------ DATA SECTION ------

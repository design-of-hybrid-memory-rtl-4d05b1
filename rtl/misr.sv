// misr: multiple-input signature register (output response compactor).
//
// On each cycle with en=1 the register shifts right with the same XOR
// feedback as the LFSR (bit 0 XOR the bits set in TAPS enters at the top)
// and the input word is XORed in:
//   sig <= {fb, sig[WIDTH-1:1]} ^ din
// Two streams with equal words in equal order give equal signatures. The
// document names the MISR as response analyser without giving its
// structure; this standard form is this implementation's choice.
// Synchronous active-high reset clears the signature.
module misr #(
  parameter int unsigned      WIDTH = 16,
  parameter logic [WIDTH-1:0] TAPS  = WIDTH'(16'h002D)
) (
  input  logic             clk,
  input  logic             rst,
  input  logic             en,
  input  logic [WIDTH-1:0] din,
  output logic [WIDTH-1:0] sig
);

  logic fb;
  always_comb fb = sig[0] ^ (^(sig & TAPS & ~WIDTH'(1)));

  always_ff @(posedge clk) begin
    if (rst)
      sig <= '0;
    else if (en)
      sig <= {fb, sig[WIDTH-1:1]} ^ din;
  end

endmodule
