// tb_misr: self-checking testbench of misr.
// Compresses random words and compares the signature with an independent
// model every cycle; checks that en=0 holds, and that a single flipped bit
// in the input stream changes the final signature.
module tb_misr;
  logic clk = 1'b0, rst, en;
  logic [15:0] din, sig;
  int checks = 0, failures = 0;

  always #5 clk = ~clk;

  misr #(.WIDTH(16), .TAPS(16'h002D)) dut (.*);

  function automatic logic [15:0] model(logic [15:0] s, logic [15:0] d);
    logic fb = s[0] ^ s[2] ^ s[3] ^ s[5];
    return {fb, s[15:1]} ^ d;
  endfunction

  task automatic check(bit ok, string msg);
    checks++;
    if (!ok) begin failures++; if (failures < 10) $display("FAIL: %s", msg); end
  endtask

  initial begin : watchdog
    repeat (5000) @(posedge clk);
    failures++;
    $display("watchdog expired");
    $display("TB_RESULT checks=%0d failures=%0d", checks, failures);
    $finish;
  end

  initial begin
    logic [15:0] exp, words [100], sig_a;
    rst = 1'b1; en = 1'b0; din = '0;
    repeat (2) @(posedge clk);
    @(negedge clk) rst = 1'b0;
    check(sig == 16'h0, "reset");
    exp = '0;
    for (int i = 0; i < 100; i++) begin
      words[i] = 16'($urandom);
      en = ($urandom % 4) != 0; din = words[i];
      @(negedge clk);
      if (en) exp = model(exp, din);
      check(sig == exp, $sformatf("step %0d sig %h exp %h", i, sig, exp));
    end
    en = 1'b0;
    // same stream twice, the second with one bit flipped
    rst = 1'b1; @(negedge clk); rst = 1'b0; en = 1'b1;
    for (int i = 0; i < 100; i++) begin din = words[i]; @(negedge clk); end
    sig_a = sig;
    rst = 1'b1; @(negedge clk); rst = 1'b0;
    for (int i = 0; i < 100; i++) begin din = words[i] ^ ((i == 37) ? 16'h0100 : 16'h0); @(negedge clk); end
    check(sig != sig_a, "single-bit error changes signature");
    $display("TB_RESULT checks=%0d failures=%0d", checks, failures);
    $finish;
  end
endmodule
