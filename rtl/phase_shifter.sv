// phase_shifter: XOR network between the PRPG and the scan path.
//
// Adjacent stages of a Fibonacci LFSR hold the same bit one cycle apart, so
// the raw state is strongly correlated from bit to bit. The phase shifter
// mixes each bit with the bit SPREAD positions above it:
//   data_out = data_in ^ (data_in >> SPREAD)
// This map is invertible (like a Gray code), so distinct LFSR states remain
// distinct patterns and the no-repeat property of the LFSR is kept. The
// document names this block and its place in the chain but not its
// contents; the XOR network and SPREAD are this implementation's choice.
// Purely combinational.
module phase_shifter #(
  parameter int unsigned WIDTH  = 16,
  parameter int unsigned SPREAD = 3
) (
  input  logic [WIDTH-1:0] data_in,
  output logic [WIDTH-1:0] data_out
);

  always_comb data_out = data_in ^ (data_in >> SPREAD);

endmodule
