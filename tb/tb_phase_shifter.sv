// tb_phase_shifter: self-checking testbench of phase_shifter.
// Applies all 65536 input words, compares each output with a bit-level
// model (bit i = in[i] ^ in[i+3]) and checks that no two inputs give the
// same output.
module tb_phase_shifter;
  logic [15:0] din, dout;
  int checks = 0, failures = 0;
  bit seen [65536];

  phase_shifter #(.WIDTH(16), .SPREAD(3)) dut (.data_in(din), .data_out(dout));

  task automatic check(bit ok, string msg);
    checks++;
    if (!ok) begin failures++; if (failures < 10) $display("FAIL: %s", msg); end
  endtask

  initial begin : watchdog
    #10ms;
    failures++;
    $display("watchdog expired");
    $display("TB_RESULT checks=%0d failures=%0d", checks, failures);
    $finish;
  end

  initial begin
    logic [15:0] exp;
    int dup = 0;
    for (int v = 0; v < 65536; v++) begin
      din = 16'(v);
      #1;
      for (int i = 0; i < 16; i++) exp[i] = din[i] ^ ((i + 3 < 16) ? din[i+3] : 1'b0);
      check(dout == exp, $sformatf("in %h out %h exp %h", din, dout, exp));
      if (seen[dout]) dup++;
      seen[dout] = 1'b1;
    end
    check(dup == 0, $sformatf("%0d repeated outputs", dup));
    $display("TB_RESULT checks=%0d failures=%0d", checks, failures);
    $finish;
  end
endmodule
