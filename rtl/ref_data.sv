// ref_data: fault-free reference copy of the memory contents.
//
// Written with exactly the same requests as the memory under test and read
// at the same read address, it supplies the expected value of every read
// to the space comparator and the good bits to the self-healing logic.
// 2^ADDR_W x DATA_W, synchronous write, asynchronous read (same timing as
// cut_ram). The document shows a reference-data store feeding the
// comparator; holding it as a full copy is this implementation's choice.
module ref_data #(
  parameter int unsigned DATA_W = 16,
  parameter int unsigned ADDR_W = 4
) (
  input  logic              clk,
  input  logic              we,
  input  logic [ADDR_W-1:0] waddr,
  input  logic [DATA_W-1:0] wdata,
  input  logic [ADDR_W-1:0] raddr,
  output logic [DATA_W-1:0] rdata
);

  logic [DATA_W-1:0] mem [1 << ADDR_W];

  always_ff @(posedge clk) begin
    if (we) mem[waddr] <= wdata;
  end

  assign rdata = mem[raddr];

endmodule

------
------ DATA SECTION ------

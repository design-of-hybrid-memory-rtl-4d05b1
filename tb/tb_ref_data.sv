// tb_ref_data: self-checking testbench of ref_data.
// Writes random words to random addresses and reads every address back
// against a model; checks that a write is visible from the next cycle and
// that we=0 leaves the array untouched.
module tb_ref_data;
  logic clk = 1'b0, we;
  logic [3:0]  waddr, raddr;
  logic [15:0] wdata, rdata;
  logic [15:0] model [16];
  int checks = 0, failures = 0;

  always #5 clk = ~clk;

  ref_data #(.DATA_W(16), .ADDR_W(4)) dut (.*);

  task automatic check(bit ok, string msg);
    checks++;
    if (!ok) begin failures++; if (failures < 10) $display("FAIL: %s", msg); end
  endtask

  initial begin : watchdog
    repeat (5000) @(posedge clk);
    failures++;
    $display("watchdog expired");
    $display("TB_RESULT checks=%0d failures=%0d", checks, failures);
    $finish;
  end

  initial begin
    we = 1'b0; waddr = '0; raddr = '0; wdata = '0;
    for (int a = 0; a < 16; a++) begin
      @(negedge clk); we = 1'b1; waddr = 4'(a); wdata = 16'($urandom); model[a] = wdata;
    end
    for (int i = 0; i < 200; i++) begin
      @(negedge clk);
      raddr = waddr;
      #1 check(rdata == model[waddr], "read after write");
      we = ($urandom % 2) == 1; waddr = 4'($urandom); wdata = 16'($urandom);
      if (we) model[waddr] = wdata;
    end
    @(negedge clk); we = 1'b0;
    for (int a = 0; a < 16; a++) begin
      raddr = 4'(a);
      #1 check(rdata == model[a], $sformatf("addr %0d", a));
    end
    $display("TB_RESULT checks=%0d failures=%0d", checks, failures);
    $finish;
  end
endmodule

------

Go through the entries and copy every line with "SPREAD".

// mixes each bit with the bit SPREAD positions above it:
//   data_out = data_in ^ (data_in >> SPREAD)
// contents; the XOR network and SPREAD are this implementation's choice.
  parameter int unsigned SPREAD = 3
  always_comb data_out = data_in ^ (data_in >> SPREAD);
  phase_shifter #(.WIDTH(16), .SPREAD(3)) dut (.data_in(din), .data_out(dout));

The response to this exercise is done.